SOUTHERN NEW MEXICO
NM delegation blasts FAA over El Paso airspace closure
Rep. Vasquez says no evidence of security emergency to justify 'rash' action
LAS CRUCES — Congressman Gabe Vasquez on Wednesday said there was no evidence of a national security emergency justifying the temporary closure of airspace over El Paso and southern New Mexico.
Early Wednesday morning, the Federal Aviation Administration abruptly closed airspace to regular flight activity for a 10-mile radius and about 18,000 feet over El Paso, Texas, for 10 days. It partially lifted the restriction after a few hours amid conflicting accounts of the circumstances leading to the FAA's action.
On Wednesday evening, the airspace had partially reopened but remained closed over part of southern New Mexico.
Transportation Secretary Sean Duffy, the Pentagon and White House officials said an incursion of drones connected to Mexican criminal organizations required an emergency response, including the airspace closure. The Associated Press and other outlets, as well as members of Congress, said initial reports pointed to a Pentagon decision to test high-energy laser weapons against drones.
In a written statement and an interview with the Journal, Vasquez — a Democrat serving his second term in the House of Representatives — expressed frustration with inconsistent accounts of the closure from federal agencies.
“Miscommunication at the highest level caused the FAA to make this very rash decision, that would have had great impacts on our border economy, on local residents, on medical flights, and so much more,” he said.
The congressman said information provided to him and his staff pointed first to an abrupt rollout of counter-drone technology but later, in public statements from the Pentagon and Duffy, to cartel drone activity, which is not unusual.
At a news conference Wednesday, Rep. Veronica Escobar, D-Texas, said, "I believe the FAA owes the community and the country an explanation as to why this happened so suddenly and abruptly, and was lifted so suddenly and abruptly." Escobar's district includes El Paso.
Vasquez told the Journal, “At best, they are mischaracterizing the reason for the closure and at worst they are covering this up.”
Although the radius of closed airspace extended into southern New Mexico, officials from Doña Ana County and the Border Industrial Association said the restriction did not reach the Doña Ana County International Jetport in Santa Teresa and that there was no disruption to its operations.
Vasquez said activity from drones owned by Mexican criminal organizations to monitor law enforcement activity is commonplace not only near El Paso but in Anapra, Sunland Park and other New Mexico border communities. He also said training exercises and tests of anti-drone technologies are routine in protected airspace near Fort Bliss, White Sands Missile Range and the military buffer zone near Santa Teresa.
The congressman said he, along with Escobar and New Mexico Sens. Martin Heinrich and Ben Ray Luján, was seeking a closed-door briefing with the Department of Defense and the FAA to get to the bottom of what happened and how the agencies coordinated in what would have been an unprecedented response to drone activity.

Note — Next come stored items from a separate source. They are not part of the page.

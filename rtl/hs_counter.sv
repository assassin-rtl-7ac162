// hs_counter -- counter of the Read_Init_Parameters datapath driven by held
// commands and acknowledged by DON.
//
// The self-timed controller holds exactly one command at a time while it is
// in a state: CLR (load 0), MAX (load all ones) or INC (add one, wrapping),
// and moves on only when the counter answers DON. The command is carried
// out once, on the first clock edge at which it is seen; DON is high from
// then on for as long as the same command is held and drops at once when
// the command is released (a four-phase, return-to-zero handshake).
// Loading the maximum and then incrementing is how the controller makes a
// count start at 0 ("initialised to 7, incremented, now 0").
//
// Parameter W is the width. The commands, the DON answer and the
// wrap-around follow the block diagram of the document; the priority among
// simultaneous commands (CLR, then MAX, then INC) is this design's choice,
// since the controller never asserts two at once.
module hs_counter #(
  parameter int unsigned W = 3
) (
  input  logic         clk,
  input  logic         mr,
  input  logic         clr,
  input  logic         max,
  input  logic         inc,
  output logic         don,
  output logic [W-1:0] q
);
  logic [2:0] cmd, done_cmd;

  assign cmd = {clr, max, inc};

  always_ff @(posedge clk) begin
    if (mr) begin
      q        <= '0;
      done_cmd <= '0;
    end else if (cmd == 3'b000) begin
      done_cmd <= '0;
    end else if (cmd != done_cmd) begin
      if (clr)      q <= '0;
      else if (max) q <= '1;
      else          q <= q + W'(1);
      done_cmd <= cmd;
    end
  end

  assign don = (cmd != 3'b000) && (cmd == done_cmd);
endmodule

Luján, D-N.M, said in a statement that he wanted answers "about why the airspace was closed in the first place without notifying appropriate officials, leaving travelers to deal with unnecessary chaos."
“The airspace was closed to medical transport, and that means anybody potentially in the early morning hours today that needed medical transport from Las Cruces to El Paso would not have been able to enter into that airspace,” Vasquez said. “This could have grave implications for communities like Deming, Lordsburg, Alamogordo, Las Cruces, all who rely on medevac capability out to the El Paso area for trauma care.”
Air Methods, operator of the Native Air ambulance service, did not respond to queries from the Journal about whether its operations were affected by the closure.
Luján said he was pressing for answers as to why air space over El Paso had reopened, but parts of southern New Mexico including Santa Teresa had not.
“As a member of the Senate Commerce Committee, which has jurisdiction over the FAA, I’ll continue pressing for clear and accurate information," the senator said. "I hope to receive a full classified briefing as soon as possible.”